# Odo aus Star Trek DS9: René Auberjonois mit 79 Jahren gestorben



## PCGH-Redaktion (9. Dezember 2019)

Jetzt ist Ihre Meinung gefragt zu *Odo aus Star Trek DS9: René Auberjonois mit 79 Jahren gestorben*

						Der US-amerikanische Schauspieler René Auberjonois erlag vergangenen Sonntag seinem Krebsleiden. Auberjonois wurde durch seine Rolle als Formwandler Odo bekannt, die er über sieben Staffeln in Star Trek: Deep Space Nine verkörpert hatte. Mit seinem Tod stirbt auch die Hoffnung auf ein Wiedersehen in Star Trek: Picard.

						Bitte beachten Sie: Der Kommentarbereich wird gemäß der Forenregeln moderiert. Allgemeine Fragen und Kritik zu Online-Artikeln von PC Games Hardware sind im Feedback-Unterforum zu veröffentlichen und nicht im Kommentarthread zu einer News. Dort werden sie ohne Nachfragen entfernt.

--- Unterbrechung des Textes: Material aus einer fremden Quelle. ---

// coolmem_l1: the Cool-Mem L1 data cache with its three access paths.
//
// Every load or store carries a base register value, an immediate offset and
// the current ASID. A static access also carries a hotline index chosen by
// the compiler; a dynamic access carries none. The controller tries, in order:
//   1. hotline check (static accesses only): the named hotline register is
//      compared with the access's TagIndex and ASID. On a hit the cache is
//      accessed directly in the stored way, without tag lookup.
//   2. tag-cache: on a hotline miss, and for every dynamic access, the
//      CAM-based tag-cache is searched. A hit again gives a direct access.
//   3. associative lookup: all tags of the set are compared (with ASID), as in
//      a conventional cache. A hit fills the tag-cache and, for a static
//      access, the hotline register.
// An associative miss fetches the line from the level below over a line-wide
// request/response port, first writing back the victim if it is dirty, and
// then repeats step 3. A line leaving the cache is removed from the hotline
// registers and the tag-cache by associative invalidation, so a hit on
// either can never name a stale way.
//
// Timing, counted from the cycle a request is accepted (req_valid and
// req_ready) to the cycle resp_valid is high: hotline hit 2 cycles, tag-cache
// hit 3 cycles, associative hit 4 cycles; a miss adds the refill time. These
// are the latencies of the evaluated design. One access is in flight at a
// time; a new request is accepted in the cycle the response is given.
// There is no back-pressure on responses. Each response reports the path
// that served it and whether any path saw a protection fault (a matching
// TagIndex under another ASID); such a match is treated as a miss. Stores
// write one whole 64-bit word (no byte enables); the cache is write-back and
// write-allocate. Blocking operation, whole-word stores, write-back policy,
// the refill port and the round-robin replacement are this design's choices.
module coolmem_l1
  import coolmem_pkg::*;
#(
  parameter int unsigned DISP_BITS = 16
) (
  input  logic                  clk,
  input  logic                  rst_n,
  // processor side
  input  logic                  req_valid,
  output logic                  req_ready,
  input  logic                  req_static,   // hotlined load/store
  input  logic [HLIDX_BITS-1:0] req_hlidx,
  input  logic                  req_we,
  input  logic [XLEN-1:0]       req_base,
  input  logic [DISP_BITS-1:0]  req_disp,
  input  asid_t                 req_asid,
  input  logic [XLEN-1:0]       req_wdata,
  output logic                  resp_valid,
  output logic [XLEN-1:0]       resp_rdata,
  output path_e                 resp_path,
  output logic                  resp_prot_fault,
  // level below: one line per request, virtual line address and ASID
  output logic                  nxt_req_valid,
  input  logic                  nxt_req_ready,
  output logic                  nxt_req_we,      // 1: write back a dirty line
  output logic [VA_BITS-L1_OFF_BITS-1:0] nxt_req_line_addr,
  output asid_t                 nxt_req_asid,
  output logic [L1_LINE_BITS-1:0] nxt_req_wline,
  input  logic                  nxt_resp_valid,  // read data, or write-back done
  input  logic [L1_LINE_BITS-1:0] nxt_resp_line
);
  typedef enum logic [2:0] {
    S_IDLE, S_HL, S_TC, S_AS, S_WB, S_WB_WAIT, S_FILL, S_FILL_WAIT
  } state_e;

  state_e state;

  // latched request
  logic                  r_static, r_we;
  logic [HLIDX_BITS-1:0] r_hlidx;
  logic [XLEN-1:0]       r_base, r_wdata;
  logic [DISP_BITS-1:0]  r_disp;
  asid_t                 r_asid;
  logic                  r_missed, r_fault;

  // address fields

  logic [L1_TAG_BITS-1:0] tag;
  logic [L1_IDX_BITS-1:0] index;
  logic [L1_OFF_BITS-1:0] offset;
  tagidx_t                tagidx;

  eff_addr #(.DISP_BITS(DISP_BITS)) u_ea (
    .base(r_base), .disp(r_disp), .va(), .tag(tag), .index(index),
    .offset(offset), .tagidx(tagidx)
  );

  // hotline registers
  logic hl_hit, hl_fault, hl_upd;
  way_t hl_way;
  // tag-cache
  logic tc_hit, tc_fault, tc_touch, tc_ins;
  way_t tc_way;
  // arrays
  logic lk_hit, lk_fault;
  way_t lk_way, acc_way;
  logic acc_we;
  logic [XLEN-1:0] acc_rdata;
  logic vic_valid, vic_dirty;
  logic [L1_TAG_BITS-1:0] vic_tag;
  asid_t vic_asid;
  logic [L1_LINE_BITS-1:0] vic_line;
  logic fill_en;
  way_t upd_way;

  // a line is leaving the cache when a valid victim is overwritten by a refill
  logic    inv_en;
  tagidx_t inv_tagidx;
  assign inv_en     = fill_en && vic_valid;
  assign inv_tagidx = {vic_tag, index};

  hotline_regs u_hl (
    .clk, .rst_n,
    .hlidx(r_hlidx), .tagidx(tagidx), .asid(r_asid),
    .hit(hl_hit), .hit_way(hl_way), .prot_fault(hl_fault),
    .upd_en(hl_upd), .upd_idx(r_hlidx), .upd_tagidx(tagidx), .upd_way(upd_way),
    .upd_asid(r_asid),
    .inv_en(inv_en), .inv_tagidx(inv_tagidx), .inv_asid(vic_asid)
  );

  tag_cache u_tc (
    .clk, .rst_n,
    .tagidx(tagidx), .asid(r_asid),
    .hit(tc_hit), .hit_way(tc_way), .prot_fault(tc_fault), .touch_en(tc_touch),
    .ins_en(tc_ins), .ins_tagidx(tagidx), .ins_way(lk_way), .ins_asid(r_asid),
    .inv_en(inv_en), .inv_tagidx(inv_tagidx), .inv_asid(vic_asid)
  );

  l1_arrays u_arr (
    .clk, .rst_n, .index(index),
    .lk_tag(tag), .lk_asid(r_asid), .lk_hit(lk_hit), .lk_way(lk_way),
    .lk_prot_fault(lk_fault),
    .acc_way(acc_way), .acc_word(offset[L1_OFF_BITS-1 -: $clog2(L1_WORDS)]),
    .acc_we(acc_we), .acc_wdata(r_wdata), .acc_rdata(acc_rdata),
    .vic_way(), .vic_valid(vic_valid), .vic_dirty(vic_dirty),
    .vic_tag(vic_tag), .vic_asid(vic_asid), .vic_line(vic_line),
    .fill_en(fill_en), .fill_tag(tag), .fill_asid(r_asid), .fill_line(nxt_resp_line)
  );

  // which path serves the access in this cycle
  logic serve_hl, serve_tc, serve_as;
  always_comb begin
    serve_hl = (state == S_HL) && r_static && hl_hit;
    serve_tc = (state == S_TC) && tc_hit;
    serve_as = (state == S_AS) && lk_hit;
    acc_way  = serve_hl ? hl_way : (serve_tc ? tc_way : lk_way);
    acc_we   = r_we && (serve_hl || serve_tc || serve_as);
    upd_way  = serve_tc ? tc_way : lk_way;
    hl_upd   = r_static && (serve_tc || serve_as);
    tc_touch = serve_tc;
    tc_ins   = serve_as;
    fill_en  = (state == S_FILL_WAIT) && nxt_resp_valid;
  end

  assign req_ready = (state == S_IDLE);

  // level-below requests
  always_comb begin
    nxt_req_valid     = (state == S_WB) || (state == S_FILL);
    nxt_req_we        = (state == S_WB);
    nxt_req_line_addr = (state == S_WB) ? {vic_tag, index} : {tag, index};
    nxt_req_asid      = (state == S_WB) ? vic_asid : r_asid;
    nxt_req_wline     = vic_line;
  end

  always_ff @(posedge clk or negedge rst_n) begin
    if (!rst_n) begin
      state           <= S_IDLE;
      resp_valid      <= 1'b0;
      resp_rdata      <= '0;
      resp_path       <= PATH_HOTLINE;
      resp_prot_fault <= 1'b0;
      r_static <= 1'b0; r_we <= 1'b0; r_hlidx <= '0; r_base <= '0;
      r_wdata  <= '0;   r_disp <= '0; r_asid <= '0;
      r_missed <= 1'b0; r_fault <= 1'b0;
    end else begin
      resp_valid <= 1'b0;
      unique case (state)
        S_IDLE: if (req_valid) begin
          r_static <= req_static; r_we <= req_we; r_hlidx <= req_hlidx;
          r_base   <= req_base;   r_disp <= req_disp; r_asid <= req_asid;
          r_wdata  <= req_wdata;  r_missed <= 1'b0;   r_fault <= 1'b0;
          state    <= S_HL;
        end
        S_HL: begin
          r_fault <= r_static && hl_fault;
          state   <= serve_hl ? S_IDLE : S_TC;
        end
        S_TC: begin
          r_fault <= r_fault || tc_fault;
          state   <= serve_tc ? S_IDLE : S_AS;
        end
        S_AS: begin
          r_fault <= r_fault || (!r_missed && lk_fault);
          if (serve_as)                  state <= S_IDLE;
          else if (vic_valid && vic_dirty) state <= S_WB;
          else                           state <= S_FILL;
          if (!serve_as) r_missed <= 1'b1;
        end
        S_WB:        if (nxt_req_ready)  state <= S_WB_WAIT;
        S_WB_WAIT:   if (nxt_resp_valid) state <= S_FILL;
        S_FILL:      if (nxt_req_ready)  state <= S_FILL_WAIT;
        S_FILL_WAIT: if (nxt_resp_valid) state <= S_AS;
        default:     state <= S_IDLE;
      endcase

      if (serve_hl || serve_tc || serve_as) begin
        resp_valid      <= 1'b1;
        resp_rdata      <= acc_rdata;
        resp_path       <= r_missed ? PATH_MISS
                         : serve_hl ? PATH_HOTLINE
                         : serve_tc ? PATH_TAGCACHE : PATH_ASSOC;
        resp_prot_fault <= r_fault || (serve_as && !r_missed && lk_fault)
                         || (serve_tc && tc_fault);
      end
    end
  end

  // handshake rules
  a_one_path: assert property (@(posedge clk) disable iff (!rst_n)
    $onehot0({serve_hl, serve_tc, serve_as}));
  a_no_req_while_busy: assert property (@(posedge clk) disable iff (!rst_n)
    resp_valid |-> state == S_IDLE);
endmodule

			Dieser Inhalt steht nur eingeloggten Mitgliedern zur Verfügung.
        

 Zurück zum Artikel: *Odo aus Star Trek DS9: René Auberjonois mit 79 Jahren gestorben*


----------



## 3dfx01 (9. Dezember 2019)

*AW: Odo aus Star Trek DS9: René Auberjonois mit 79 Jahren gestorben*

Ohh, schade, er war einer meiner Lieblingsschauspieler in DS9. Ich mag die Rollen des lernenden der die Menschen ergründen will generell, also Spock, Data, der Doktor - später dann Seven(OfNine) und T'Pol.


----------



## HenneHuhn (9. Dezember 2019)

*AW: Odo aus Star Trek DS9: René Auberjonois mit 79 Jahren gestorben*

Sehr schade. Auch in Boston Legal fand ich ihn sehr gut. Aber primär ist er für mich natürlich auch Constable Odo gewesen.


----------



## Brexzidian7794 (9. Dezember 2019)

*AW: Odo aus Star Trek DS9: René Auberjonois mit 79 Jahren gestorben*

Lebewohl Formwandler Odo,und in welchem Universum du auch jetzt sein magst
mögest du dein Seelenfrieden finden.Ich werde ihn als Mensch und Schauspieler vermissen...RIP


----------



## MATRIX KILLER (9. Dezember 2019)

*AW: Odo aus Star Trek DS9: René Auberjonois mit 79 Jahren gestorben*

R.I.P.


----------



## T-MAXX (9. Dezember 2019)

*AW: Odo aus Star Trek DS9: René Auberjonois mit 79 Jahren gestorben*

Wieder stirbt ein Stück Star Trek Geschichte.
DS9 war  aufgestellt.
Ruhe in Frieden Odo...


----------



## Hornissentreiber (9. Dezember 2019)

*AW: Odo aus Star Trek DS9: René Auberjonois mit 79 Jahren gestorben*

R.I.P., René Auberjonois. Ich habe ihn, bzw. seine Rollo Odo sehr gemocht. Es hatte in DS9 die vielleicht schwierigste schauspielerische Aufgabe zu bewältigen. Diese glatte, konturlose Gummimaske muss es ihm ungeheuer schwer gemacht haben, trotzdem Emotionen rüber zu bringen und ich finde, er hat das durchaus hinbekommen. Mein Respekt für diese Leistung und mein Beileid für seine Familie.


----------



## TomatenKenny (9. Dezember 2019)

*AW: Odo aus Star Trek DS9: René Auberjonois mit 79 Jahren gestorben*

letztens noch alle DS9 Staffeln geschaut.. 

R.I.P. Odo


----------



## Cosmas (9. Dezember 2019)

*AW: Odo aus Star Trek DS9: René Auberjonois mit 79 Jahren gestorben*

Wenigstens konnten STO Spieler ihn noch einmal "in Aktion" erleben. 

R.I.P. Odo

Und danke, @Terror, das ist ne gute Idee.


----------



## Fox-RLP- (10. Dezember 2019)

*AW: Odo aus Star Trek DS9: René Auberjonois mit 79 Jahren gestorben*

Rest in Peace Odo!!!


----------



## Johnny05 (10. Dezember 2019)

*AW: Odo aus Star Trek DS9: René Auberjonois mit 79 Jahren gestorben*

Und wieder ist ein wichtiger Star - Trek Charakter von Uns gegangen ..... Odo war neben Elim Garak und Quark einer meiner Lieblingscharaktere im Star - Trek Universum (nein , die JarJar Abrams Müllwerke gehören für mich nicht dazu ).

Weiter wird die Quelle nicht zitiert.